- **PROBLEM STATEMENT**
Your answer should be the full set of entries, given again without alteration.

- **TASK MATERIAL**
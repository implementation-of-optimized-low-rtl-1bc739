// tb_mcsd_window -- checks the per-tap control bits of the MCSD window with
// a 24-tap window. Input samples are random, mostly below the threshold so
// that runs of small samples of every length occur, with random gaps in
// x_valid; m and the input threshold change between phases. Reference: the
// sample now in tap i is marked exactly when some later-or-equal sample t,
// at most m(t)-1 (and at most M_MAX-1) samples after it, completed a run of
// m(t) consecutive small samples. Also counts the cases the OR gates
// exist for: a sample marked only because a later sample completed the run.
module tb_mcsd_window;
  localparam int TAPS = 24, M_MAX = 16;
  logic               clk = 0, rst_n = 0, x_valid = 0;
  logic signed [15:0] x_in = 0;
  logic [3:0]         x_th = 4'd8;
  logic [4:0]         m_len = 5'd4;
  logic [TAPS-1:0]    in_ct;
  logic               ctrl;
  int checks = 0, failures = 0, n_retro = 0, n_short = 0, n_marked = 0;
  bit sm [$];   // small flag of every accepted sample
  bit cg [$];   // control signal of every accepted sample
  int mm [$];   // m in force when each sample was accepted

  mcsd_window #(.TAPS(TAPS), .M_MAX(M_MAX)) dut (
    .clk(clk), .rst_n(rst_n), .x_valid(x_valid), .x_in(x_in), .x_th_log2(x_th),
    .m_len(m_len), .in_ct(in_ct), .ctrl(ctrl));

  always #5 clk = ~clk;

  initial begin : watchdog
    repeat (100000) @(posedge clk);
    failures++;
    $display("TB_RESULT checks=%0d failures=%0d", checks, failures);
    $finish;
  end

  function automatic bit marked(input int s);
    int n = sm.size() - 1;
    for (int t = s; t <= n; t++) begin
      int m = (mm[t] == 0) ? 1 : mm[t];
      if (t - s < m && t - s < M_MAX && cg[t]) return 1;
    end
    return 0;
  endfunction

  initial begin
    repeat (2) @(posedge clk);
    rst_n <= 1;
    for (int phase = 0; phase < 30; phase++) begin
      m_len = 5'(1 + $urandom % M_MAX);
      x_th  = 4'(4 + $urandom % 8);
      for (int i = 0; i < 300; i++) begin
        @(negedge clk);
        x_valid = ($urandom % 5) != 0;
        if (($urandom % 8) == 0) x_in = 16'($urandom);
        else x_in = 16'(int'($signed(16'($urandom))) >>> (16 - int'(x_th)));
        #1;
        if (x_valid) begin
          bit s;
          int m, ok;
          s = ($signed(x_in) >= -(1 <<< x_th)) && ($signed(x_in) < (1 <<< x_th));
          m = (m_len == 0) ? 1 : int'(m_len);
          ok = s;
          for (int j = 1; j < m; j++)
            if (sm.size() - j < 0 || !sm[sm.size() - j]) ok = 0;
          checks++;
          if (ctrl !== 1'(ok)) begin
            failures++;
            if (failures < 10) $display("FAIL ctrl phase %0d", phase);
          end
          sm.push_back(s); cg.push_back(1'(ok)); mm.push_back(int'(m_len));
        end
        @(posedge clk);
        #1;
        for (int i2 = 0; i2 < TAPS; i2++) begin
          automatic int sidx = sm.size() - 1 - i2;
          automatic bit exp_b = (sidx >= 0) ? marked(sidx) : 1'b0;
          checks++;
          if (in_ct[i2] !== exp_b) begin
            failures++;
            if (failures < 10) $display("FAIL in_ct[%0d]=%b exp %b phase %0d", i2, in_ct[i2], exp_b, phase);
          end
          if (exp_b) n_marked++;
          if (exp_b && sidx >= 0 && !cg[sidx]) n_retro++;
          if (!exp_b && sidx >= 0 && sm[sidx]) n_short++;
        end
      end
    end
    checks += 3;
    if (n_marked == 0) begin failures++; $display("FAIL nothing marked"); end
    if (n_retro == 0)  begin failures++; $display("FAIL no sample marked through the OR gates"); end
    if (n_short == 0)  begin failures++; $display("FAIL no short run left unmarked"); end
    $display("marked=%0d through_or=%0d short_unmarked=%0d", n_marked, n_retro, n_short);
    $display("TB_RESULT checks=%0d failures=%0d", checks, failures);
    $finish;
  end
endmodule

- **RESULT OF THIS EXERCISE**
repository implementation-of-optimized-low-rtl-1bc739
// tb_mcsd_window -- checks the per-tap control bits of the MCSD window with
// a 24-tap window. Input samples are random, mostly below the threshold so
// that runs of small samples of every length occur, with random gaps in
// x_valid; m and the input threshold change between phases. Reference: the
// sample now in tap i is marked exactly when some later-or-equal sample t,
// at most m(t)-1 (and at most M_MAX-1) samples after it, completed a run of
// m(t) consecutive small samples. Also counts the cases the OR gates
// exist for: a sample marked only because a later sample completed the run.
module tb_mcsd_window;
  localparam int TAPS = 24, M_MAX = 16;
  logic               clk = 0, rst_n = 0, x_valid = 0;
  logic signed [15:0] x_in = 0;
  logic [3:0]         x_th = 4'd8;
  logic [4:0]         m_len = 5'd4;
  logic [TAPS-1:0]    in_ct;
  logic               ctrl;
  int checks = 0, failures = 0, n_retro = 0, n_short = 0, n_marked = 0;
  bit sm [$];   // small flag of every accepted sample
  bit cg [$];   // control signal of every accepted sample
  int mm [$];   // m in force when each sample was accepted

  mcsd_window #(.TAPS(TAPS), .M_MAX(M_MAX)) dut (
    .clk(clk), .rst_n(rst_n), .x_valid(x_valid), .x_in(x_in), .x_th_log2(x_th),
    .m_len(m_len), .in_ct(in_ct), .ctrl(ctrl));

  always #5 clk = ~clk;

  initial begin : watchdog
    repeat (100000) @(posedge clk);
    failures++;
    $display("TB_RESULT checks=%0d failures=%0d", checks, failures);
    $finish;
  end

  function automatic bit marked(input int s);
    int n = sm.size() - 1;
    for (int t = s; t <= n; t++) begin
      int m = (mm[t] == 0) ? 1 : mm[t];
      if (t - s < m && t - s < M_MAX && cg[t]) return 1;
    end
    return 0;
  endfunction

  initial begin
    repeat (2) @(posedge clk);
    rst_n <= 1;
    for (int phase = 0; phase < 30; phase++) begin
      m_len = 5'(1 + $urandom % M_MAX);
      x_th  = 4'(4 + $urandom % 8);
      for (int i = 0; i < 300; i++) begin
        @(negedge clk);
        x_valid = ($urandom % 5) != 0;
        if (($urandom % 8) == 0) x_in = 16'($urandom);
        else x_in = 16'(int'($signed(16'($urandom))) >>> (16 - int'(x_th)));
        #1;
        if (x_valid) begin
          bit s;
          int m, ok;
          s = ($signed(x_in) >= -(1 <<< x_th)) && ($signed(x_in) < (1 <<< x_th));
          m = (m_len == 0) ? 1 : int'(m_len);
          ok = s;
          for (int j = 1; j < m; j++)
            if (sm.size() - j < 0 || !sm[sm.size() - j]) ok = 0;
          checks++;
          if (ctrl !== 1'(ok)) begin
            failures++;
            if (failures < 10) $display("FAIL ctrl phase %0d", phase);
          end
          sm.push_back(s); cg.push_back(1'(ok)); mm.push_back(int'(m_len));
        end
        @(posedge clk);
        #1;
        for (int i2 = 0; i2 < TAPS; i2++) begin
          automatic int sidx = sm.size() - 1 - i2;
          automatic bit exp_b = (sidx >= 0) ? marked(sidx) : 1'b0;
          checks++;
          if (in_ct[i2] !== exp_b) begin
            failures++;
            if (failures < 10) $display("FAIL in_ct[%0d]=%b exp %b phase %0d", i2, in_ct[i2], exp_b, phase);
          end
          if (exp_b) n_marked++;
          if (exp_b && sidx >= 0 && !cg[sidx]) n_retro++;
          if (!exp_b && sidx >= 0 && sm[sidx]) n_short++;
        end
      end
    end
    checks += 3;
    if (n_marked == 0) begin failures++; $display("FAIL nothing marked"); end
    if (n_retro == 0)  begin failures++; $display("FAIL no sample marked through the OR gates"); end
    if (n_short == 0)  begin failures++; $display("FAIL no short run left unmarked"); end
    $display("marked=%0d through_or=%0d short_unmarked=%0d", n_marked, n_retro, n_short);
    $display("TB_RESULT checks=%0d failures=%0d", checks, failures);
    $finish;
  end
endmodule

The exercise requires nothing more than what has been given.